When large landlords, developers, or pension funds seek commercial financing to buy apartment buildings, banks evaluate the deals using formulas that reward owners who push rents higher. The most important metric here is what’s called the debt service coverage ratio.

This ratio is calculated by dividing a property’s net operating income—essentially the rent collected minus operating costs—by the annual debt payments on the building. Banks typically require a ratio of at least 1.25, meaning the property must generate 25 per cent more income than needed to cover the mortgage.

This creates a direct imperative for landlords: if rents or fees are too low, or operating costs too high, the property risks falling below the required ratio, which can jeopardize their loan terms. In other words, the report says, the ratio actively pressures landlords to increase rents, minimize spending on maintenance or tenant services, and pursue renovations that boost revenue.

Banks also reward landlords who “reposition” older buildings—industry-speak for renovating units, raising rents, and displacing long-time tenants—by offering better financing terms for refurbished buildings that command higher revenue. The report labels this system “displacement financing.”

Non-profit housing providers, by contrast, are penalized by bank lending criteria: they face lower loan-to-value ratios, higher equity requirements, and shorter amortization periods.

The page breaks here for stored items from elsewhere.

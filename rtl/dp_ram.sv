// Dual-port operand RAM of a point-multiplication core.
//
// Holds the field elements of the ladder, each split into NW words of W
// bits (word 0 least significant), at address slot*NW + word. Port A reads
// and writes, port B only reads, so the controller can fetch one word of
// each operand per cycle and write results back through port A. Reads are
// synchronous: data appears one cycle after the address (block-RAM style).
// Write-first is not modelled: a read of the address written in the same
// cycle returns the old word.
module dp_ram #(
  parameter int unsigned W     = 16,
  parameter int unsigned DEPTH = 448   // 16 slots x 28 words (Design I)
) (
  input  logic                     clk,
  input  logic                     a_we,
  input  logic [$clog2(DEPTH)-1:0] a_addr,
  input  logic [W-1:0]             a_wdata,
  output logic [W-1:0]             a_rdata,
  input  logic [$clog2(DEPTH)-1:0] b_addr,
  output logic [W-1:0]             b_rdata
);
  logic [W-1:0] mem [DEPTH];

  always_ff @(posedge clk) begin
    if (a_we) mem[a_addr] <= a_wdata;
    a_rdata <= mem[a_addr];
    b_rdata <= mem[b_addr];
  end
endmodule
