// Testbench of the dual-port RAM (16-bit words, 448 deep).
// Fills the RAM through port A with an address-dependent pattern, then
// reads it through both ports at different addresses; read data must
// appear one cycle after the address. Also checks that a write-and-read of
// the same address returns the old word.
module tb_dp_ram;
  logic clk = 0;
  always #5 clk = ~clk;
  int checks = 0, failures = 0;
  logic        a_we;
  logic [8:0]  a_addr, b_addr;
  logic [15:0] a_wdata, a_rdata, b_rdata;

  dp_ram dut (.clk, .a_we, .a_addr, .a_wdata, .a_rdata, .b_addr, .b_rdata);

  function automatic logic [15:0] pat(input int i, input int s);
    return 16'((i * 40503 + s * 977) ^ (i << 7));
  endfunction

  initial begin
    repeat (100000) @(posedge clk);
    failures++;
    $display("TB_RESULT checks=%0d failures=%0d", checks, failures);
    $finish;
  end

  initial begin
    a_we = 0; a_addr = '0; b_addr = '0; a_wdata = '0;
    for (int i = 0; i < 448; i++) begin
      @(negedge clk); a_we = 1; a_addr = 9'(i); a_wdata = pat(i, 1);
    end
    @(negedge clk); a_we = 0;
    for (int i = 0; i < 448; i++) begin
      a_addr = 9'(i); b_addr = 9'(447 - i);
      @(negedge clk);
      checks += 2;
      if (a_rdata !== pat(i, 1))       begin failures++; $display("FAIL A %0d", i); end
      if (b_rdata !== pat(447 - i, 1)) begin failures++; $display("FAIL B %0d", i); end
    end
    // overwrite with a second pattern, reading the old word on port A
    for (int i = 0; i < 448; i++) begin
      a_we = 1; a_addr = 9'(i); a_wdata = pat(i, 2); b_addr = 9'(i);
      @(negedge clk);
      checks += 2;
      if (a_rdata !== pat(i, 1)) begin failures++; $display("FAIL old A %0d", i); end
      if (b_rdata !== pat(i, 1)) begin failures++; $display("FAIL old B %0d", i); end
    end
    a_we = 0;
    for (int i = 0; i < 448; i++) begin
      b_addr = 9'(i); @(negedge clk);
      checks++;
      if (b_rdata !== pat(i, 2)) begin failures++; $display("FAIL new %0d", i); end
    end
    $display("TB_RESULT checks=%0d failures=%0d", checks, failures);
    $finish;
  end
endmodule
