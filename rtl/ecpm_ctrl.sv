// Controller (FSM) of a Curve448 point-multiplication core.
//
// Computes the u-coordinate of Q = k*P with the Montgomery ladder:
//   1. LOAD   writes u, lambda and the constants 1, 0, a24 into the RAM,
//             one W-bit word per cycle.
//   2. line 0 of the program ROM randomises the start point,
//             (X3, Z3) = (lambda*u, lambda).
//   3. the 18-line ladder step runs once per scalar bit, most significant
//             bit first. Instead of swapping data the controller swaps the
//             RAM slots of the two ladder points (X2,Z2) <-> (X3,Z3) while
//             the bit is 1, so every step costs the same cycles and touches
//             the same number of words whatever the scalar.
//   4. Z2 is inverted as Z2^(p-2) by square-and-multiply over the fixed
//             public exponent, then x = X2 * Z2^-1.
//   5. OUT    reads x back from the RAM.
// Each program line is executed as: read both operands word by word through
// the two RAM ports (NW+1 cycles), run the field unit, write the result
// back through port A (NW cycles).
//
// Interface: pulse start with k, u and lambda (lambda = 1 disables the
// point randomisation; lambda must be non-zero). done pulses when x_out is
// valid; busy is high in between. The scalar is used as given (no clamping).
// Ladder formulas and a24 follow the document; the looping of ladder and
// inversion in the FSM, the slot swapping and the square-and-multiply
// inversion are this design's own.
module ecpm_ctrl
  import c448_pkg::*;
#(
  parameter int unsigned W     = 16,     // RAM word / datapath digit width
  parameter int unsigned KBITS = 448,    // scalar length
  localparam int unsigned NW   = FW / W,
  localparam int unsigned AW   = $clog2(NSLOTS * NW)
) (
  input  logic             clk,
  input  logic             rst_n,
  input  logic             start,
  input  logic [KBITS-1:0] k,
  input  logic [FW-1:0]    u,
  input  logic [FW-1:0]    lambda,
  output logic             busy,
  output logic             done,
  output logic [FW-1:0]    x_out,
  // program ROM
  output logic [4:0]       rom_addr,
  input  instr_t           rom_instr,
  // dual-port RAM
  output logic             ram_we,
  output logic [AW-1:0]    ram_a_addr,
  output logic [W-1:0]     ram_wdata,
  input  logic [W-1:0]     ram_a_rdata,
  output logic [AW-1:0]    ram_b_addr,
  input  logic [W-1:0]     ram_b_rdata,
  // field arithmetic unit
  output logic             fau_start,
  output fop_e             fau_op,
  output logic [FW-1:0]    fau_a,
  output logic [FW-1:0]    fau_b,
  input  logic             fau_done,
  input  logic [FW-1:0]    fau_c
);
  typedef enum logic [2:0] {IDLE, LOAD, RD, EX, EXW, WB, OUT} state_e;
  typedef enum logic [2:0] {PH_INIT, PH_LADDER, PH_INV, PH_EXP, PH_FIN} phase_e;

  localparam int unsigned CW = $clog2(NW + 1);

  state_e  st;
  phase_e  ph;
  logic [KBITS-1:0]          kq;
  logic [$clog2(KBITS)-1:0]  kbit;
  logic [$clog2(FW)-1:0]     ebit;
  logic [4:0]                pc;
  logic [CW-1:0]             cnt;
  logic [2:0]                ls;        // slot being loaded
  logic [FW-1:0]             opa, opb, res, uq, lq;

  assign rom_addr = pc;
  assign busy     = (st != IDLE);

  // logical -> physical slot: swap the two ladder points while the bit is 1
  logic swap;
  assign swap = (ph == PH_LADDER) && kq[kbit];
  function automatic logic [3:0] phys(input slot_e s, input logic sw);
    if (sw && (s == S_X2 || s == S_Z2)) return 4'(s) + 4'd2;
    if (sw && (s == S_X3 || s == S_Z3)) return 4'(s) - 4'd2;
    return 4'(s);
  endfunction

  // value written to slot ls during LOAD
  logic [FW-1:0] ldval;
  logic [3:0]    ldslot;
  always_comb begin
    unique case (ls)
      3'd0:    begin ldslot = S_X1;   ldval = uq;        end
      3'd1:    begin ldslot = S_X2;   ldval = FW'(1);    end
      3'd2:    begin ldslot = S_Z2;   ldval = '0;        end
      3'd3:    begin ldslot = S_X3;   ldval = '0;        end
      3'd4:    begin ldslot = S_Z3;   ldval = lq;        end
      3'd5:    begin ldslot = S_A24;  ldval = A24;       end
      default: begin ldslot = S_ZERO; ldval = '0;        end
    endcase
  end

  localparam int unsigned WDW = (NW > 1) ? $clog2(NW) : 1;
  logic [WDW-1:0] wd;
  assign wd = WDW'(cnt);

  // shift one RAM word in at the top of a field-element register
  function automatic logic [FW-1:0] shin(input logic [FW-1:0] old, input logic [W-1:0] word);
    return FW'({word, old} >> W);
  endfunction

  always_comb begin
    ram_we     = 1'b0;
    ram_a_addr = '0;
    ram_b_addr = '0;
    ram_wdata  = '0;
    unique case (st)
      LOAD: begin
        ram_we     = 1'b1;
        ram_a_addr = AW'(ldslot) * AW'(NW) + AW'(wd);
        ram_wdata  = ldval[wd*W +: W];
      end
      RD: begin
        ram_a_addr = AW'(phys(rom_instr.srca, swap)) * AW'(NW) + AW'(wd);
        ram_b_addr = AW'(phys(rom_instr.srcb, swap)) * AW'(NW) + AW'(wd);
      end
      WB: begin
        ram_we     = 1'b1;
        ram_a_addr = AW'(phys(rom_instr.dst, swap)) * AW'(NW) + AW'(wd);
        ram_wdata  = res[wd*W +: W];
      end
      OUT: ram_a_addr = AW'(S_T1) * AW'(NW) + AW'(wd);
      default: ;
    endcase
  end

  assign fau_op = rom_instr.op;
  assign fau_a  = opa;
  assign fau_b  = opb;

  always_ff @(posedge clk or negedge rst_n) begin
    if (!rst_n) begin
      st <= IDLE; ph <= PH_INIT; done <= 1'b0; fau_start <= 1'b0;
      kq <= '0; kbit <= '0; ebit <= '0; pc <= '0; cnt <= '0; ls <= '0;
      opa <= '0; opb <= '0; res <= '0; uq <= '0; lq <= '0; x_out <= '0;
    end else begin
      done      <= 1'b0;
      fau_start <= 1'b0;
      unique case (st)
        IDLE: if (start) begin
          kq <= k; uq <= u; lq <= lambda;
          ls <= '0; cnt <= '0; st <= LOAD;
        end
        LOAD: begin
          if (cnt == CW'(NW - 1)) begin
            cnt <= '0;
            if (ls == 3'd6) begin
              ph <= PH_INIT; pc <= 5'(PC_INIT); st <= RD;
            end else ls <= ls + 1'b1;
          end else cnt <= cnt + 1'b1;
        end
        RD: begin
          // data of word cnt-1 arrives while word cnt is addressed
          if (cnt != 0) begin
            opa <= shin(opa, ram_a_rdata);
            opb <= shin(opb, ram_b_rdata);
          end
          if (cnt == CW'(NW)) begin
            cnt <= '0; fau_start <= 1'b1; st <= EX;
          end else cnt <= cnt + 1'b1;
        end
        EX:  st <= EXW;
        EXW: if (fau_done) begin res <= fau_c; st <= WB; end
        WB: begin
          if (cnt == CW'(NW - 1)) begin
            cnt <= '0;
            st  <= RD;
            // choose the next program line
            unique case (ph)
              PH_INIT: begin ph <= PH_LADDER; pc <= 5'(PC_STEP); kbit <= ($clog2(KBITS))'(KBITS - 1); end
              PH_LADDER:
                if (pc == 5'(PC_STEP + STEP_LEN - 1)) begin
                  if (kbit == 0) begin ph <= PH_INV; pc <= 5'(PC_INV); end
                  else begin kbit <= kbit - 1'b1; pc <= 5'(PC_STEP); end
                end else pc <= pc + 1'b1;
              PH_INV: begin ph <= PH_EXP; pc <= 5'(PC_SQR); ebit <= ($clog2(FW))'(FW - 2); end
              PH_EXP:
                if (pc == 5'(PC_SQR) && INV_EXP[ebit]) pc <= 5'(PC_MULZ);
                else if (ebit == 0) begin ph <= PH_FIN; pc <= 5'(PC_FINAL); end
                else begin ebit <= ebit - 1'b1; pc <= 5'(PC_SQR); end
              default: st <= OUT;          // PH_FIN done
            endcase
          end else cnt <= cnt + 1'b1;
        end
        OUT: begin
          if (cnt != 0) x_out <= shin(x_out, ram_a_rdata);
          if (cnt == CW'(NW)) begin
            cnt <= '0; st <= IDLE; done <= 1'b1;
          end else cnt <= cnt + 1'b1;
        end
        default: st <= IDLE;
      endcase
    end
  end
endmodule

A system built to enrich banks—not households

Decades ago, policies like “asset-based welfare” promoted the notion that rising property values would provide a safety net for middle- and working-class homeowners as the traditional state welfare system was rolled back. Today, Canada has drifted into a paralyzing asset-inflation trap: rising home prices have become at once the financial cornerstone for millions of people and the key factor eroding affordability and distorting investment across the entire economy.

“We’re dealing with an ecosystem here,” Farha said. “Banks, governments, CMHC, and institutional investors are all interconnected, and their goals aren’t always aligned with ensuring adequate, affordable, secure housing for everyone.”

To break this cycle, the report recommends amending Canada’s Bank Act to prevent lending practices that undermine housing rights, including preferential terms for loans that preserve or create affordable units and real penalties for financing that drives evictions or excessive rent hikes. Banks should also reform commercial lending criteria to prioritize tenant security and affordability, restricting loans to landlords with histories of displacement or exploitative rent increases.

Farha further emphasizes that a portion of bank profits should be directed toward funding affordable housing through non-profits, and that gains from CMHC-backed mortgage securities should be reinvested to support public housing initiatives, tenant protections, and acquisition funds that can compete with investor-driven speculation.

“When you’re making $60 billion a year, you can afford to invest in housing as a human right, not just as a profit centre,” she said.

If policymakers are serious about affordability, they need to stop treating banks as neutral actors and start regulating them as what they are: major architects of the crisis.